Return, word for word, only the lines of the data below that lie between the line with "function automatic poly_t padd(poly_t" and the line with "md(x[i] - y[i]);", those two lines included.

[Collected data]
.....

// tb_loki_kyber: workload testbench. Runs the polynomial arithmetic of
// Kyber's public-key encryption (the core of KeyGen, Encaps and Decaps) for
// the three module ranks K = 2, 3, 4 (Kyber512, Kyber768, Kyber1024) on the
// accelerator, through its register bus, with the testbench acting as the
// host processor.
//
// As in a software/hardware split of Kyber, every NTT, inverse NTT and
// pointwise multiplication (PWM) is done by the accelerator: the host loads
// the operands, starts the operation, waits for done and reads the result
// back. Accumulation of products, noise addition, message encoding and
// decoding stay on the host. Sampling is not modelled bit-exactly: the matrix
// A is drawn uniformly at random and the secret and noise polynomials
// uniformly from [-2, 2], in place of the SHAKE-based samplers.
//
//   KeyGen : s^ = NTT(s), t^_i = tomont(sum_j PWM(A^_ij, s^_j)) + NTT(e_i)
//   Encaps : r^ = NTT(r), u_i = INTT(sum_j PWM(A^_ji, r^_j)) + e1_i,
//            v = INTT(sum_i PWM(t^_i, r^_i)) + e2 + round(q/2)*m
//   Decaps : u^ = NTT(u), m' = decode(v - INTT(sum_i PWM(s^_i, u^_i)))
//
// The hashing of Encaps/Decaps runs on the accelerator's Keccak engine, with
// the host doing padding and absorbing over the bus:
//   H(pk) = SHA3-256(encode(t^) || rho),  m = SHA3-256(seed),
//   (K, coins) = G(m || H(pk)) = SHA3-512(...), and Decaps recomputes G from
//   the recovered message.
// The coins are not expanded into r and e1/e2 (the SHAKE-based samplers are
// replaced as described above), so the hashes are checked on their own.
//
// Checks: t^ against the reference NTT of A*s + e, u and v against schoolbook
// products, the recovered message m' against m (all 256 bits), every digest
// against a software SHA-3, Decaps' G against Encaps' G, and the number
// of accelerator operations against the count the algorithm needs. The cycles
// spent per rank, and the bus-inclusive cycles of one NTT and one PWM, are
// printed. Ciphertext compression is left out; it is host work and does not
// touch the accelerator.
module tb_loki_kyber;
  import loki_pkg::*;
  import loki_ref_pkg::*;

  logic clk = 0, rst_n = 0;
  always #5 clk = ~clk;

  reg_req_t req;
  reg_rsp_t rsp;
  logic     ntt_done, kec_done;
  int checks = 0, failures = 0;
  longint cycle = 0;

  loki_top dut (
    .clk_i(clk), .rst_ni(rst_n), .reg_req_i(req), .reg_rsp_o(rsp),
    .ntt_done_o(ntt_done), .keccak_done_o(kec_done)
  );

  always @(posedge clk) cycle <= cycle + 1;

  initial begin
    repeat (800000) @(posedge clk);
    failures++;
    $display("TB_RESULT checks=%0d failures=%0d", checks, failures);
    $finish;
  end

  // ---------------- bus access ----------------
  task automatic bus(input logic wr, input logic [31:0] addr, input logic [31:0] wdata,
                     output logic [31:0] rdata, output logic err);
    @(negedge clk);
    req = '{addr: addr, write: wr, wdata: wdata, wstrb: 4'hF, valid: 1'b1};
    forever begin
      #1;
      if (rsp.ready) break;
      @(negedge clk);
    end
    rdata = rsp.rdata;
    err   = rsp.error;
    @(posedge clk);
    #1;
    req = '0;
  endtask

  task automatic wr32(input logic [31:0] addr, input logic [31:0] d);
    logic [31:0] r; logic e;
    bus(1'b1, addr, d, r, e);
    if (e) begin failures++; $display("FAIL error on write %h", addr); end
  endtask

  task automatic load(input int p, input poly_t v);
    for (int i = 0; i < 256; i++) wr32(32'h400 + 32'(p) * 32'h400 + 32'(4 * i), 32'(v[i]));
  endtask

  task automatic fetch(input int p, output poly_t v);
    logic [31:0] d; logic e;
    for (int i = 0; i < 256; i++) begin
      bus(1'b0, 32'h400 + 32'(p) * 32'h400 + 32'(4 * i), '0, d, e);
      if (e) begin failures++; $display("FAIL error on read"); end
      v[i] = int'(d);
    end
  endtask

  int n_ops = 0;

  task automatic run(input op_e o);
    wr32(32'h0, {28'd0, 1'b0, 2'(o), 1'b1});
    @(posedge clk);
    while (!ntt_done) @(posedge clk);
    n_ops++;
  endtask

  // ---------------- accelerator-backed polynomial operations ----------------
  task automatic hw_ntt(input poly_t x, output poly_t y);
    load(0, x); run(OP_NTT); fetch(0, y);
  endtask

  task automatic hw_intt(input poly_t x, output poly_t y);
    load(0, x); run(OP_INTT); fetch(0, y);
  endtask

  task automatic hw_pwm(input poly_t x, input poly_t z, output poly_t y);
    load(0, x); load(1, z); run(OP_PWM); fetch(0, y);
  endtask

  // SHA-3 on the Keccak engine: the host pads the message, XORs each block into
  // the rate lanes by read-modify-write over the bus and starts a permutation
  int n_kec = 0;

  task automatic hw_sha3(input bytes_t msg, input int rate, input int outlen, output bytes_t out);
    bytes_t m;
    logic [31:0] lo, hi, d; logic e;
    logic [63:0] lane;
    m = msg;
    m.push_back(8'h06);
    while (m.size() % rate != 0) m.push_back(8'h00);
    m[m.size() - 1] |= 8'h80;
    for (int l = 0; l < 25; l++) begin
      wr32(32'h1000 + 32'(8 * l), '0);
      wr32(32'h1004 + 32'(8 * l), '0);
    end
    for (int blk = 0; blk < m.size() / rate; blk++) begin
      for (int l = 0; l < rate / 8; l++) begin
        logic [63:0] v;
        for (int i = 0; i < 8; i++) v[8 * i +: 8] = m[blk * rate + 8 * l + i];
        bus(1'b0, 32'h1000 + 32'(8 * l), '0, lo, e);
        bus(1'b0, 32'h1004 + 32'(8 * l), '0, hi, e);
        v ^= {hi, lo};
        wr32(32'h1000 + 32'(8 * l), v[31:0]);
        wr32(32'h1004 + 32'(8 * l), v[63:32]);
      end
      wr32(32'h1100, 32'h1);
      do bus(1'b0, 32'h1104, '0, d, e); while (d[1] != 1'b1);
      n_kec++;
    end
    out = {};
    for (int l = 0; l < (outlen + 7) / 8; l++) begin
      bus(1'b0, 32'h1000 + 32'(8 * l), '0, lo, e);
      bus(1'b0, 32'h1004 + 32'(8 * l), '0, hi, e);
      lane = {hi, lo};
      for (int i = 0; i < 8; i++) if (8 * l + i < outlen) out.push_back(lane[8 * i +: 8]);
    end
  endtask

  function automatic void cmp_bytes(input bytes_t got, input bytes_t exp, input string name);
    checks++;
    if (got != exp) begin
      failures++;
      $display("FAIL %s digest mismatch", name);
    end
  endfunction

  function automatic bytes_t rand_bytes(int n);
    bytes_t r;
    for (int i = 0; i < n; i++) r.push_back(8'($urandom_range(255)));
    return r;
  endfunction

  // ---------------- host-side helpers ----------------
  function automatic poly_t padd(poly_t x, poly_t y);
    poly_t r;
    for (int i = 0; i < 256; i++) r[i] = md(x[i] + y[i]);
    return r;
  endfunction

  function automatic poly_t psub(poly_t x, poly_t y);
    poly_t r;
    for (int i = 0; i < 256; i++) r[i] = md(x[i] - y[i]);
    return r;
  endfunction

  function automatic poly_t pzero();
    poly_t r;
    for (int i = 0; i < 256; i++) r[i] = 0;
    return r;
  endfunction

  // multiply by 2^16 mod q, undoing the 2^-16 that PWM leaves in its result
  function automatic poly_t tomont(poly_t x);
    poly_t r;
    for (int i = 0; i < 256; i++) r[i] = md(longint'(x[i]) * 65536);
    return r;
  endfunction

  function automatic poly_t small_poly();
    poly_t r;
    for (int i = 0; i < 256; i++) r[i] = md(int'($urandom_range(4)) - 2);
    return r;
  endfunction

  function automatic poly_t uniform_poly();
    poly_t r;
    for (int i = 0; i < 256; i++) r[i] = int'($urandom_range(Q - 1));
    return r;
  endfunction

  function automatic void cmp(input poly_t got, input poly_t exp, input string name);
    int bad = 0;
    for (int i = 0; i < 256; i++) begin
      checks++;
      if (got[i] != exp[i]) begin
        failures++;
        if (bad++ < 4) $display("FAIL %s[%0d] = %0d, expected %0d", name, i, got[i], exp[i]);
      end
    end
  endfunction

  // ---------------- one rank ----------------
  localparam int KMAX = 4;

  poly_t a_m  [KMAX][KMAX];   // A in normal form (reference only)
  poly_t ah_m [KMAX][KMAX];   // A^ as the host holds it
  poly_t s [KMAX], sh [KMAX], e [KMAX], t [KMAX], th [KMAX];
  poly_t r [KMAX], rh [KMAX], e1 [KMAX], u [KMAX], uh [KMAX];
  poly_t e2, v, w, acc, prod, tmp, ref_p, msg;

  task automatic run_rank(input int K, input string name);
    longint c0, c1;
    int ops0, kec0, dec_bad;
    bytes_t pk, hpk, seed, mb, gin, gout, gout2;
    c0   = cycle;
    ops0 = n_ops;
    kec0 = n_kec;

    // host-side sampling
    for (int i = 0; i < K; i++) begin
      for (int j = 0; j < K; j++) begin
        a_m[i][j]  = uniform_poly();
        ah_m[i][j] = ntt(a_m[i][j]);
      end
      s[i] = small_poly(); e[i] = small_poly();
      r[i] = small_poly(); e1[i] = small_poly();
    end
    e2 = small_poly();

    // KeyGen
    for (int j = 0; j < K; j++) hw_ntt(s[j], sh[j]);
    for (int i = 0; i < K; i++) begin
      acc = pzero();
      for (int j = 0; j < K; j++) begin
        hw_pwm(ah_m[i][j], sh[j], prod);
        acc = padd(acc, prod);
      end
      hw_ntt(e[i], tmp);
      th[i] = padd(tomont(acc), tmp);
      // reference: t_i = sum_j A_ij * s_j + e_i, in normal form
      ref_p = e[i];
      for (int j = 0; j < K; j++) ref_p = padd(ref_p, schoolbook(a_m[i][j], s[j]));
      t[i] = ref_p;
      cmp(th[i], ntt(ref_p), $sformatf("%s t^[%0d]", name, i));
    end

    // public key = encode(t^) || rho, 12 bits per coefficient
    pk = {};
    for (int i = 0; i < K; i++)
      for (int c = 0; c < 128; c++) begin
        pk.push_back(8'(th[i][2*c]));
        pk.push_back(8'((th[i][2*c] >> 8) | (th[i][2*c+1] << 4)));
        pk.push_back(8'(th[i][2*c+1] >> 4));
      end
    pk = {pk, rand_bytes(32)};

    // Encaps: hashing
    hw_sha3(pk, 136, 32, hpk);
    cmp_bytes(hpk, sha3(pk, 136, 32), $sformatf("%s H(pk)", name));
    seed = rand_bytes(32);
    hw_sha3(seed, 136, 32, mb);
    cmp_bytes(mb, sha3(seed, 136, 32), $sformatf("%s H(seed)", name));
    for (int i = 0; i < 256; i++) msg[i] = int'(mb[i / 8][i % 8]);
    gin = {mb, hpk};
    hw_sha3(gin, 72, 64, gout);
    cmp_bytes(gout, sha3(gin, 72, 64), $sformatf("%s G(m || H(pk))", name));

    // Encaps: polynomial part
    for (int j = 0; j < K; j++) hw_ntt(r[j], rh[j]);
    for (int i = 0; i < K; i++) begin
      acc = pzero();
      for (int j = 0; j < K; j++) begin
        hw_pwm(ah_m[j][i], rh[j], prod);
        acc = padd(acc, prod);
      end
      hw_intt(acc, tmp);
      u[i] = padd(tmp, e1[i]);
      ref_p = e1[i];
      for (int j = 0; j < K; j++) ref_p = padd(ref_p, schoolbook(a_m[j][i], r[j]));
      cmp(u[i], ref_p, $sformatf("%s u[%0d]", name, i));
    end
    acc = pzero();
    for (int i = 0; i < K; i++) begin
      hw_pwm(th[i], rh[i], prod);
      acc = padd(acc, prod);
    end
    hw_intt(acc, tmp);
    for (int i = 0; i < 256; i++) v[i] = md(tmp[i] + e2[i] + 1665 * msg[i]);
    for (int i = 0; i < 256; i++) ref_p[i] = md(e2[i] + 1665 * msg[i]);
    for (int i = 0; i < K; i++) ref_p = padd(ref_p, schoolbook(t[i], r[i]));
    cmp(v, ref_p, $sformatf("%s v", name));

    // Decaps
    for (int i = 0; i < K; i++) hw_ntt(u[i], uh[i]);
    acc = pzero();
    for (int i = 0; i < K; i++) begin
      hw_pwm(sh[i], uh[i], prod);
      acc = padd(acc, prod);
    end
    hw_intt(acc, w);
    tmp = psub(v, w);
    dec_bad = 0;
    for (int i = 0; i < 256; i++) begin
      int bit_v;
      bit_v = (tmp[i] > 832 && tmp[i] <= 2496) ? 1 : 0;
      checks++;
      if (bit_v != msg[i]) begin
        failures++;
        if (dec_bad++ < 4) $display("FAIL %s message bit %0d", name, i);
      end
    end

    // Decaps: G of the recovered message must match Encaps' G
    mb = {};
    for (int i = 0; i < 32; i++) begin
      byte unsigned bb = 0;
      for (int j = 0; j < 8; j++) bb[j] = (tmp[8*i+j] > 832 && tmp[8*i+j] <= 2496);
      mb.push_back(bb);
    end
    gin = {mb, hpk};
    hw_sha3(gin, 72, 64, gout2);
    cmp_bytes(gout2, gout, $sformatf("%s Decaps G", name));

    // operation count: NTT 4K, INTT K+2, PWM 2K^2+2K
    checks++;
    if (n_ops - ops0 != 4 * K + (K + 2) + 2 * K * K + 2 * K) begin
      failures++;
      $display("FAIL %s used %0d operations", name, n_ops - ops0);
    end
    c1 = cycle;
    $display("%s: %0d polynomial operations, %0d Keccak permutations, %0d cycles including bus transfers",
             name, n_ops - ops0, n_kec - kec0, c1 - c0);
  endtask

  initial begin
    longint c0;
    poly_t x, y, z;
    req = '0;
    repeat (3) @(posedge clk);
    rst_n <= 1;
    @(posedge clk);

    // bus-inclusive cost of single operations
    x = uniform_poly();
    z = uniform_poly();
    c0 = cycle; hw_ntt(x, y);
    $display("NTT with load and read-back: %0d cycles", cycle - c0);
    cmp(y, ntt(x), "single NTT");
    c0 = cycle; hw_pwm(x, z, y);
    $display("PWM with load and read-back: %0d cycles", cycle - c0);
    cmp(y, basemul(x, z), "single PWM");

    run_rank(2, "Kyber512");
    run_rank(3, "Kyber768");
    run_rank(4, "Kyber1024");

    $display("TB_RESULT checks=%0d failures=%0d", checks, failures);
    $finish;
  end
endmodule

.....

**RESULT OF THIS TASK**
  function automatic poly_t padd(poly_t x, poly_t y);
    poly_t r;
    for (int i = 0; i < 256; i++) r[i] = md(x[i] + y[i]);
    return r;
  endfunction

  function automatic poly_t psub(poly_t x, poly_t y);
    poly_t r;
    for (int i = 0; i < 256; i++) r[i] = md(x[i] - y[i]);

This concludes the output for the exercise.